Taulier du FC Porto, Eliaquim Mangala souffre d’un déficit de notoriété en France. Le défenseur central de 23 ans pourrait profiter de la Coupe du monde pour exposer son talent et soigner sa côte de popularité.

« Je pensais qu’Eric Abidal avait une chance, mais c’est fini. Il ne joue plus avec Monaco. Ce sera Mangala et c’est un très bon choix ». Le 13 mai dernier, à quelques heures de l’annonce de la liste de Didier Deschamps, Luis Fernandez, visionnaire, vantait les mérites du défenseur du FC Porto, bientôt tout à son bonheur : « C’est une grande émotion. C’est un rêve de gosse. »

Aussi expérimenté et fédérateur fut-il, Abidal, utilisé à seulement cinq reprises lors des 17 dernières rencontres de l’AS Monaco, pouvait difficilement prétendre à son sésame pour le Brésil. « Abidal est un cas à part. Humainement, c’est la plus difficile des décisions. Je voulais m’appuyer sur lui. Son niveau de compétitivité en début de saison ne portait pas à discussion. Ce n’est plus le cas ces derniers mois », confiait le sélectionneur des Bleus, avant d’ajouter : « Il faut aussi pouvoir préparer ce qui nous attend derrière. C’est pour ça que j’ai choisi un joueur comme Eliaquim Mangala. Il est beaucoup plus jeune et possède moins d’expérience, mais ça doit lui servir pour le futur. »

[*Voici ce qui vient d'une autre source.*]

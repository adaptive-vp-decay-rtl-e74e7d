// avpd_local_counter: the 2-bit saturating gray-code local decay counter that
// sits in every AVPD-managed value-predictor entry.
//
// Together with the global decay counter it forms a two-level (hierarchical)
// decay timer: the global counter overflows once per quarter decay interval
// and that overflow ("inc") advances every powered local counter by one gray
// step, 00 -> 01 -> 11 -> 10. The counter saturates at 10; a further inc while
// saturated raises "ovf" for that cycle, which tells the entry it has gone a
// whole decay interval without an access. Gray coding means only one bit
// toggles per step, which keeps the dynamic power of the many local counters
// low. "clr" (an access to the entry, or the entry being switched off)
// returns the count to 00 and has priority over inc (ovf does not look at
// clr; the owner of the counter decides what a simultaneous access means).
//
// Timing: cnt changes on the clock edge after inc/clr; ovf is combinational
// from inc and the current count. Reset is asynchronous, active low, to 00.
// The gray sequence, the saturation and the reset-on-access follow the
// published scheme; clr having priority over a simultaneous inc is this
// design's choice.
module avpd_local_counter
  import avpd_pkg::*;
(
  input  logic       clk,
  input  logic       rst_n,
  input  logic       clr,
  input  logic       inc,
  output logic [1:0] cnt,
  output logic       ovf
);

  logic [1:0] cnt_q;

  assign cnt = cnt_q;
  assign ovf = inc && (cnt_q == LC_G3);

  always_ff @(posedge clk or negedge rst_n) begin
    if (!rst_n) begin
      cnt_q <= LC_G0;
    end else if (clr) begin
      cnt_q <= LC_G0;
    end else if (inc) begin
      unique case (cnt_q)
        LC_G0:   cnt_q <= LC_G1;
        LC_G1:   cnt_q <= LC_G2;
        LC_G2:   cnt_q <= LC_G3;
        default: cnt_q <= LC_G3;  // saturate
      endcase
    end
  end

endmodule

Déjà auteur d’une belle saison en 2012-2013 sous le maillot du FC Porto, Mangala était de la tournée sud-américaine, l’été dernier, fêtant sa première sélection, contre l’Uruguay en juin (défaite 1-0). Après un nouvel exercice particulièrement réussi et une prestation convaincante contre les Pays-Bas en mars (victoire 2-0), Mangala a logiquement hérité, le mois dernier, de l’une des quatre places de défenseur central. 

Mangala : « J'ai appris à me battre »

C’est ainsi le moins illustre des 23 Bleus qui supplante l’un des symboles de Knysna. Un déficit de notoriété loin de perturber le natif de Colombes. « C’est tout à fait normal. J’ai quitté la France assez tôt (à 5 ans). Avec ce Mondial, peut-être que mon image va évoluer. Mais ce n’est pas une obsession », confie le joueur de 23 ans, qui a débuté chez les pros en 2008 avec le Standard de Liège.

L’un des tauliers du FC Porto, aujourd’hui dans le viseur des deux Manchester et de Chelsea notamment, estime d’ailleurs s’être forgé grâce à ces expatriations : « J’ai vécu en Belgique, en France, au Portugal, j’ai dû m’adapter à chaque fois, j’ai découvert d’autres cultures. Je pense que ça m’a fait grandir plus rapidement, ça m’a permis d’être plus fort mentalement. J’ai eu des difficultés la première saison pour m’adapter au Portugal. Porto est un club d’une autre dimension. Ça m’a fait du bien. J’ai dû apprendre à travailler, à me battre. J’ai connu la concurrence d’un top club. C’est pour ces raisons-là que je suis là aujourd’hui. »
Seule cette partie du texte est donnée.